The school really didn’t emphasize athletics. Athletics were for fun, that’s all. And I guess the parents took their cue from the schoo.

To address this and OP about interest in their child’s schooling, there was an interesting article in the Washington Post (last week, I think) that pointed out that most working poor are so *mentally *exhausted by trying to figure out where the next meal is coming from every fucking day and whether to see a doctor about that persistent cough and how to get to work tomorrow etc that they often make poor decisions. They are just too tired to think clearly.

(For parents out there, remember how hard it was to think when your kid was a newborn and up all night – the mental and physical exhaustion was crushing.)

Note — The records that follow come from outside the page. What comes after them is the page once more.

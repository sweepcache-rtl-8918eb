// tb_region_workload: the design under a long, failure-free region workload, in the
// configurations the design was evaluated in: the default 4 KB cache with empty-bits,
// the same cache with the variant that reads each buffer's fill pointer from NVM on
// every miss, caches of 512 B, 1 KB, 2 KB, 8 KB and 16 KB with empty-bits, and
// persist buffers of 32, 128 and 256 entries (the store thresholds evaluated besides
// the default 64) with the 4 KB cache.
//
// Every rig runs the same 2000 regions of the same synthetic program (see
// workload_rig: 19.5 instructions and 3.9 stores per region on average) and checks
// every load and, at the end, the NVM contents against a reference. This testbench
// then prints, per configuration, the cycle count, the miss rate, the share of buffer
// consultations (two per miss) the empty-bits skipped and the region-level parallelism
// efficiency (sum T_p - sum T_wait) / sum T_p, and checks: the empty-bit variant skips
// more consultations than the other and takes no more cycles; at least half of the
// consultations are skipped; each efficiency lies between 0 and 100 %; a larger cache
// never misses more often nor takes more cycles than a smaller one. The thresholds are
// this testbench's own; the workload is synthetic, so its numbers are not those of
// real programs. Since the regions are the same at every threshold, the buffer
// size must not change the cycle count.
module tb_region_workload;

  localparam int NV = 10;
  // configuration v: sets of the cache (2 ways x 64 B each), buffer entries, empty-bit use
  localparam int unsigned SETS  [NV] = '{32, 32, 4, 8, 16, 64, 128, 32, 32, 32};
  localparam int unsigned DEPTH [NV] = '{64, 64, 64, 64, 64, 64, 64, 32, 128, 256};
  localparam bit          EBIT  [NV] = '{1'b1, 1'b0, 1'b1, 1'b1, 1'b1, 1'b1, 1'b1, 1'b1, 1'b1, 1'b1};

  logic clk;
  initial clk = 1'b0;
  always #5 clk = ~clk;

  logic   done [NV];
  int     checks_v [NV], failures_v [NV], n_acc [NV], n_miss [NV], n_bypass [NV], n_probe [NV], n_wait [NV];
  longint cycles [NV], sum_tp [NV];

  for (genvar v = 0; v < NV; v++) begin : g_cfg
    workload_rig #(.N_SETS(SETS[v]), .DEPTH(DEPTH[v]), .EMPTY_BIT(EBIT[v])) u_rig (
      .clk, .done(done[v]), .checks(checks_v[v]), .failures(failures_v[v]),
      .cycles(cycles[v]), .n_acc(n_acc[v]), .n_miss(n_miss[v]), .n_bypass(n_bypass[v]),
      .n_probe(n_probe[v]), .n_wait(n_wait[v]), .sum_tp(sum_tp[v])
    );
  end

  int checks = 0, failures = 0;

  initial begin : watchdog
    repeat (1_000_000) @(posedge clk);
    failures++;
    $display("FAIL watchdog expired");
    for (int v = 0; v < NV; v++) $display("  configuration %0d: done=%0d accesses=%0d", v, done[v], n_acc[v]);
    $display("TB_RESULT checks=%0d failures=%0d", checks, failures);
    $finish;
  end

  function automatic void check(bit ok, string what);
    checks++;
    if (!ok) begin
      failures++;
      $display("FAIL %s", what);
    end
  endfunction

  function automatic bit all_done();
    for (int v = 0; v < NV; v++) if (!done[v]) return 1'b0;
    return 1'b1;
  endfunction

  // configurations with empty-bits, from the smallest cache to the largest
  localparam int ORDER [6] = '{2, 3, 4, 0, 5, 6};

  initial begin : main
    real eff [NV], skip [NV], mr [NV];
    repeat (2) @(posedge clk);   // let the rigs clear their outputs first
    while (!all_done()) @(posedge clk);
    @(posedge clk);
    for (int v = 0; v < NV; v++) begin
      checks   += checks_v[v];
      failures += failures_v[v];
      mr[v]   = 100.0 * real'(n_miss[v]) / real'(n_acc[v]);
      skip[v] = 100.0 * real'(n_bypass[v]) / real'(2 * n_miss[v]);
      eff[v]  = 100.0 * real'(sum_tp[v] - longint'(n_wait[v])) / real'(sum_tp[v]);
      $display("%5d B, %3d entries, %s: cycles=%0d accesses=%0d miss rate=%0.2f%% skipped=%0.1f%% T_p=%0d T_wait=%0d efficiency=%0.1f%%",
               SETS[v] * 128, DEPTH[v], EBIT[v] ? "empty-bit " : "NVM search", cycles[v], n_acc[v], mr[v],
               skip[v], sum_tp[v], n_wait[v], eff[v]);
      check(eff[v] > 0.0 && eff[v] <= 100.0, "efficiency out of range");
      check(n_miss[v] > 0, "no misses");
    end
    check(n_bypass[0] > n_bypass[1], "empty-bit skips no more searches");
    check(cycles[0] <= cycles[1], "empty-bit variant is slower");
    check(skip[0] >= 50.0, "empty-bits skip under half of the consultations");
    for (int i = 1; i < 6; i++) begin
      check(n_miss[ORDER[i]] <= n_miss[ORDER[i-1]], "a larger cache misses more often");
      check(cycles[ORDER[i]] <= cycles[ORDER[i-1]], "a larger cache is slower");
    end
    for (int v = 7; v < NV; v++)
      check(cycles[v] == cycles[0] && n_miss[v] == n_miss[0], "buffer size changed the run");
    $display("TB_RESULT checks=%0d failures=%0d", checks, failures);
    $finish;
  end

endmodule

If they had their butlers leave out their clothes and hire drives to get them around, they would have alot more time.
Why don’t they just tell their boss they are going to take off early on Friday to play some golf. That always works for me.
I am mean who really works at 7pm on a Friday other than healthcare workers, food industry people, store workers, gas station workers, hotel workers, customer service people, utility workers, entertainment industry people, etc, etc…

Long thread so I could have missed it, but I don’t think anyone mentioned this – not only are many of the kids from the innercity school from single-parent families, a lot of them are likely foster children, or kids being raised by grandparents, or otherwise in less than traditional or less than stable home situations. Not necessarily the recipe for a lot of rah-rah parents at football games.